COVID raises risk of long-term brain injury, large US study finds

Nurses react while treating a COVID-19 patient in the ICU (intensive care unit) of Milton Keynes University Hospital, amid the spread of the coronavirus disease (COVID-19) pandemic, Milton Keynes, United Kingdom, Jan. 20. , 2021. — Reuters
  • The study examines mental health across 44 different disorders using medical records.
  • says that about 6.6 million Americans have a mental disorder linked to their COVID infection.
  • It appears that people infected with the virus were 50 percent more likely to have an ischemic stroke.

According to US researchers, people who had COVID-19 have a higher risk of brain injuries a year later than people who were never infected with the coronavirus, a finding that could affect millions of Americans. can

A year-long study published in Nature Medicine assessed mental health in 44 different disorders using de-identified medical records of millions of US veterans.

Brain and other neurological disorders were 7% more common in those who had been infected with COVID than in a similar group of veterans who had never been infected. That translates to about 6.6 million Americans whose brain disorders were linked to their COVID infection, the team said.

“The results show devastating long-term effects. COVID-19“senior author Dr. Ziad Al-Ali of Washington University School of Medicine said in a statement.

Al Ali and colleagues at the Washington University School of Medicine and Veterans Affairs St. Louis Health Care System studied the medical records of 154,000 US veterans who tested positive for COVID from March 1, 2020, to January 15, 2021.

They compared them with records of 5.6 million patients who did not have COVID during the same time frame, and another group of 5.8 million people from the period just before the arrival of the coronavirus in the United States.

Al-Ali said that earlier studies looked at a narrower group of disorders, and mostly focused on hospitalized patients, while his study included both hospitalized and non-hospitalized patients. were included.

Memory impairment, commonly referred to as brain fog, was the most common symptom. Compared with control groups, people affected COVID The risk of developing memory problems was 77 percent higher.

Those infected with the virus were 50 percent more likely to have an ischemic stroke, caused by a blood clot, than the never-infected group.

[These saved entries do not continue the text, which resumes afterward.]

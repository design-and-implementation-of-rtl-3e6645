// tb_rev_alu: end-to-end self-checking test of the 16-bit reversible ALU at
// its default parameters.
//
// For every one of the eight operation codes it applies corner operands and
// random ones, with carry/borrow in both 0 and 1, and compares F, F_HI and
// COUT with a reference computed from SystemVerilog arithmetic and logic
// operators. It also counts how often each mechanism of the ALU occurred:
// every operation, a carry out of addition, a borrow out of subtraction, a
// carry in and a borrow in that changed the result, and a product whose
// upper half is not zero. A mechanism that never occurred counts as a
// failure.
module tb_rev_alu;
  import rev_alu_pkg::*;

  localparam int unsigned WIDTH = 16;

  logic [WIDTH-1:0] a, b, f, f_hi;
  alu_op_e          sel;
  logic             cin, cout;
  int checks = 0, failures = 0;

  int op_count [NUM_OPS];
  int n_carry_out = 0, n_borrow_out = 0, n_carry_in = 0, n_borrow_in = 0;
  int n_prod_hi = 0;

  rev_alu dut (.a(a), .b(b), .sel(sel), .cin(cin), .f(f), .f_hi(f_hi), .cout(cout));

  initial begin
    #10000000;
    failures++;
    $display("watchdog expired");
    $display("TB_RESULT checks=%0d failures=%0d", checks, failures);
    $finish;
  end

  task automatic check_one(input logic [WIDTH-1:0] ta, input logic [WIDTH-1:0] tb,
                           input alu_op_e top, input logic tcin);
    longint ref_v;
    logic [WIDTH-1:0] exp_f, exp_hi;
    logic exp_c;
    a = ta; b = tb; sel = top; cin = tcin;
    #1;
    exp_hi = '0;
    exp_c  = 1'b0;
    case (top)
      OP_ADD: begin
        ref_v = longint'(ta) + longint'(tb) + longint'(tcin);
        exp_f = ref_v[WIDTH-1:0];
        exp_c = ref_v[WIDTH];
      end
      OP_SUB: begin
        ref_v = longint'(ta) - longint'(tb) - longint'(tcin);
        exp_f = ref_v[WIDTH-1:0];
        exp_c = (ref_v < 0);
      end
      OP_MUL: begin
        ref_v  = longint'(ta) * longint'(tb);
        exp_f  = ref_v[WIDTH-1:0];
        exp_hi = ref_v[2*WIDTH-1:WIDTH];
      end
      OP_AND:  exp_f = ta & tb;
      OP_OR:   exp_f = ta | tb;
      OP_NOT:  exp_f = ~ta;
      OP_XOR:  exp_f = ta ^ tb;
      default: exp_f = ~(ta & tb);
    endcase
    checks++;
    if (f !== exp_f || f_hi !== exp_hi || cout !== exp_c) begin
      failures++;
      $display("FAIL op=%s a=%h b=%h cin=%0b -> f=%h f_hi=%h cout=%0b exp %h %h %0b",
               top.name(), ta, tb, tcin, f, f_hi, cout, exp_f, exp_hi, exp_c);
    end
    // Mechanism counters, taken from the reference, not from the ALU.
    op_count[top]++;
    if (top == OP_ADD && exp_c) n_carry_out++;
    if (top == OP_SUB && exp_c) n_borrow_out++;
    if (top == OP_ADD && tcin)  n_carry_in++;
    if (top == OP_SUB && tcin)  n_borrow_in++;
    if (top == OP_MUL && exp_hi != '0) n_prod_hi++;
  endtask

  task automatic require(input string what, input int count);
    checks++;
    $display("mechanism %-26s occurred %0d times", what, count);
    if (count == 0) begin
      failures++;
      $display("FAIL mechanism never occurred: %s", what);
    end
  endtask

  initial begin
    logic [WIDTH-1:0] corners [5];
    alu_op_e op;
    corners = '{'0, 1, {WIDTH{1'b1}}, {1'b1, {(WIDTH-1){1'b0}}}, {1'b0, {(WIDTH-1){1'b1}}}};
    foreach (op_count[k]) op_count[k] = 0;

    for (int o = 0; o < NUM_OPS; o++) begin
      op = alu_op_e'(o);
      for (int ci = 0; ci < 2; ci++)
        foreach (corners[i])
          foreach (corners[j])
            check_one(corners[i], corners[j], op, ci[0]);
    end
    for (int n = 0; n < 8000; n++)
      check_one(WIDTH'($urandom), WIDTH'($urandom), alu_op_e'($urandom_range(NUM_OPS-1)),
                1'($urandom));

    for (int o = 0; o < NUM_OPS; o++) begin
      op = alu_op_e'(o);
      require({"operation ", op.name()}, op_count[o]);
    end
    require("carry out of addition", n_carry_out);
    require("borrow out of subtraction", n_borrow_out);
    require("carry in to addition", n_carry_in);
    require("borrow in to subtraction", n_borrow_in);
    require("product upper half", n_prod_hi);

    $display("TB_RESULT checks=%0d failures=%0d", checks, failures);
    $finish;
  end
endmodule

People who had COVID were 80% more likely to have seizures, 43% more likely to have mental health problems such as anxiety or depression, 35% more likely to have headaches and 42% more likely to have movement disorders, such as tremors. compared to control groups.

Governments and health systems should plan for one, the researchers said. A post-covid world.

“Given the scale of the epidemic, addressing these challenges calls for urgent and coordinated – but, so far, absent – global, national and regional response strategies,” Al-Ali said.